7. The rental housing abnormality warning device according to claim 1, characterized in that: In the analysis unit, abnormal analysis is performed on the plurality of usage status features respectively to obtain a plurality of abnormal usage status data, including: The usage status feature is compressed by an autoencoder to obtain a low-dimensional feature, and the low-dimensional feature is reconstructed to obtain an approximate usage status feature. Loss calculation is performed on the usage status feature and the approximate usage status feature to obtain a reconstruction error. If the reconstruction error is greater than a set reconstruction threshold, the usage status feature is determined to be abnormal usage status data. In this process, multiple usage status features are analyzed for abnormality to obtain multiple abnormal usage status data.
8. The rental housing abnormality warning device according to claim 1, characterized in that: In the analysis unit, abnormal analysis is performed on the plurality of usage status features respectively to obtain a plurality of abnormal usage status data, and further includes: If the usage status feature is time series data, the time series feature of the usage status feature is extracted through a recurrent neural network to obtain a state feature, and a state error between the state feature and a set normal state feature is calculated. If the state error is greater than a set state threshold, the usage status feature is determined to be abnormal usage status data. In this process, multiple usage status features are analyzed for abnormality to obtain multiple abnormal usage status data.

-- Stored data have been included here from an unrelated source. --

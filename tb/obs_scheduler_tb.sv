// obs_scheduler_tb: end-to-end test of the 16-channel scheduler at its
// default parameters.
//
// Bursts are issued back to back whenever ready allows (one every five
// cycles), first the 18 requests shown in the published waveforms, then
// episodes of random traffic of the same shape (arrival 45000..95000,
// length 9000..25000) mixed with bursts aimed at existing voids. For every
// request the testbench searches sixteen reference channel models
// (obs_ref_pkg), picks the LAUC-VF channel itself (smallest gap between void
// start and arrival, lowest channel on a tie, 0 if none) and compares it with
// sel_ch_no; it checks that finish comes exactly five cycles after the
// accepting edge, that the booked burst overlaps no burst already on that
// channel, and the per-channel drop flags. It counts each mechanism of the
// design (booking, blocking, void filling, back-to-back requests, choice
// among several feasible channels, tie, removed and dropped voids) and fails
// if one never happened.
module obs_scheduler_tb;
  import obs_ref_pkg::*;
  localparam int unsigned NC = 16, NS = 64, TW = 17, SH = 11;
  localparam int unsigned TMAX = (1 << TW) - 1;

  logic          clk = 0, rst_n = 0, start = 0;
  logic [TW-1:0] bhp_arr = 0, bhp_dep = 0;
  logic          ready, finish;
  logic [4:0]    sel_ch_no;
  logic [NC-1:0] void_drop;

  int checks = 0, failures = 0, cycles = 0;
  int n_req = 0, n_booked = 0, n_blocked = 0, n_fill = 0, n_b2b = 0;
  int n_multi = 0, n_tie = 0, n_left_gone = 0, n_drop = 0;

  obs_channel_model #(NS, TW, SH) ch [NC];

  obs_scheduler dut (.*);

  always #5 clk = ~clk;
  always @(posedge clk) begin
    cycles++;
    if (cycles > 400000) begin
      failures++;
      $display("watchdog");
      $display("TB_RESULT checks=%0d failures=%0d", checks, failures);
      $finish;
    end
  end

  task automatic fail(input string msg);
    failures++;
    $display("FAIL cycle %0d: %s", cycles, msg);
  endtask

  // Issue one request at the next edge where ready is high, then check the
  // result at finish. Returns when the update cycle is in progress, so the
  // next call can start in that same cycle.
  task automatic schedule(input int unsigned ta, input int unsigned te);
    int unsigned gap, best_gap;
    int          best, n_ok, n_best, waited;
    bit          ok, exp_drop;
    bit          was_update;
    // wait for ready (sampled at negedge)
    while (!ready) @(negedge clk);
    was_update = finish;
    start   = 1;
    bhp_arr = TW'(ta);
    bhp_dep = TW'(te);
    @(negedge clk);
    start = 0;
    if (was_update) n_b2b++;
    n_req++;
    // reference LAUC-VF choice on the current state
    best = 0; best_gap = 0; n_ok = 0; n_best = 0;
    for (int c = 0; c < NC; c++) begin
      ok = ch[c].search(ta, te, gap);
      if (ok) begin
        n_ok++;
        if (best == 0 || gap < best_gap) begin
          best = c + 1; best_gap = gap; n_best = 1;
        end else if (gap == best_gap) n_best++;
      end
    end
    if (n_ok > 1) n_multi++;
    if (n_best > 1) n_tie++;
    // finish must come exactly five cycles after the accepting edge
    waited = 1;
    while (!finish && waited < 10) begin
      @(negedge clk);
      waited++;
    end
    checks++;
    if (waited != 5) fail($sformatf("finish after %0d cycles", waited));
    checks++;
    if (int'(sel_ch_no) != best) fail($sformatf("burst %0d..%0d: channel %0d expected %0d", ta, te, sel_ch_no, best));
    if (best == 0) n_blocked++;
    else begin
      n_booked++;
      // re-run the search on the chosen channel to point at its candidate
      void'(ch[best-1].search(ta, te, gap));
      if (ch[best-1].vend[ch[best-1].cand] != TMAX) n_fill++;
      if (ch[best-1].vstart[ch[best-1].cand] == ta) n_left_gone++;
      checks++;
      if (ch[best-1].overlaps(ta, te)) fail("booked burst overlaps an earlier one");
      exp_drop = ch[best-1].book(ta, te);
      if (exp_drop) n_drop++;
      checks++;
      if (void_drop[best-1] !== exp_drop) fail("drop flag");
    end
    checks++;
    if ((best == 0 && void_drop != '0) || (best != 0 && (void_drop & ~(NC'(1) << (best - 1))) != '0))
      fail("drop flag on a channel not updated");
  endtask

  task automatic restart();
    @(negedge clk);
    rst_n = 0;
    @(negedge clk);
    rst_n = 1;
    foreach (ch[c]) ch[c].reset();
    checks++;
    if (ready) fail("ready during init");
    @(negedge clk);
  endtask

  // the 18 requests of the published waveforms
  int unsigned fig_a[18] = '{59930, 50040, 60050, 62860, 61170, 59080, 60191, 54732, 62134,
                             48679, 64830, 64521, 60150, 61253, 92610, 87820, 93867, 90040};
  int unsigned fig_e[18] = '{78930, 69140, 70050, 78960, 75870, 72580, 78465, 70100, 75110,
                             67830, 79630, 76598, 70150, 78974, 116817, 110820, 112569, 100040};

  initial begin
    foreach (ch[c]) ch[c] = new();
    repeat (2) @(negedge clk);
    rst_n = 1;
    @(negedge clk);
    for (int i = 0; i < 18; i++) schedule(fig_a[i], fig_e[i]);
    for (int ep = 0; ep < 30; ep++) begin
      restart();
      for (int i = 0; i < 150; i++) begin
        int unsigned ta, te;
        int          c, s;
        c = $urandom % NC;
        s = $urandom % NS;
        while (!ch[c].used[s] && s > 0) s--;
        if (ch[c].used[s] && ($urandom % 3) == 0) begin
          // aim at an existing void
          int unsigned vs, ve;
          vs = ch[c].vstart[s];
          ve = ch[c].vend[s];
          ta = (($urandom % 2) == 0) ? vs : vs + $urandom % (ve - vs + 1);
          te = ta + 1000 + $urandom % 15000;
          if (($urandom % 3) == 0 || te > ve) te = ve;
        end else begin
          ta = 45000 + $urandom % 50000;
          te = ta + 9000 + $urandom % 16000;
        end
        if (te > TMAX) te = TMAX;
        schedule(ta, te);
      end
    end
    $display("requests=%0d booked=%0d blocked=%0d void_filled=%0d back_to_back=%0d",
             n_req, n_booked, n_blocked, n_fill, n_b2b);
    $display("several_feasible=%0d ties=%0d left_void_removed=%0d void_dropped=%0d",
             n_multi, n_tie, n_left_gone, n_drop);
    checks++;
    if (n_booked == 0 || n_blocked == 0 || n_fill == 0 || n_b2b == 0 || n_multi == 0 ||
        n_tie == 0 || n_left_gone == 0 || n_drop == 0)
      fail("a mechanism never happened");
    $display("TB_RESULT checks=%0d failures=%0d", checks, failures);
    $finish;
  end
endmodule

9. The rental housing abnormality warning device according to claim 1, characterized in that: In the analysis unit, warning categories are divided according to the plurality of abnormal usage status data to obtain a house warning result, including: The plurality of abnormal usage status data are classified by a clustering algorithm to obtain a plurality of warning categories, and the plurality of warning categories are matched with set warning modes respectively to obtain a house warning result.
10. A rental housing abnormality warning method based on the Internet of Things, characterized in that: The steps include: Data from the public rental housing is collected by using various types of sensors pre-arranged in the public rental housing to obtain a monitoring data set; Preprocessing the monitoring data set, performing feature conversion on the preprocessed monitoring data set to obtain a house status data set; Extracting features from the house status data set to obtain a plurality of usage status features, performing abnormal analysis on the plurality of usage status features to obtain a plurality of abnormal usage status data, and classifying warning categories according to the plurality of abnormal usage status data to obtain a house warning result; The house early warning result is sent to the administrator according to the preconfigured communication interface.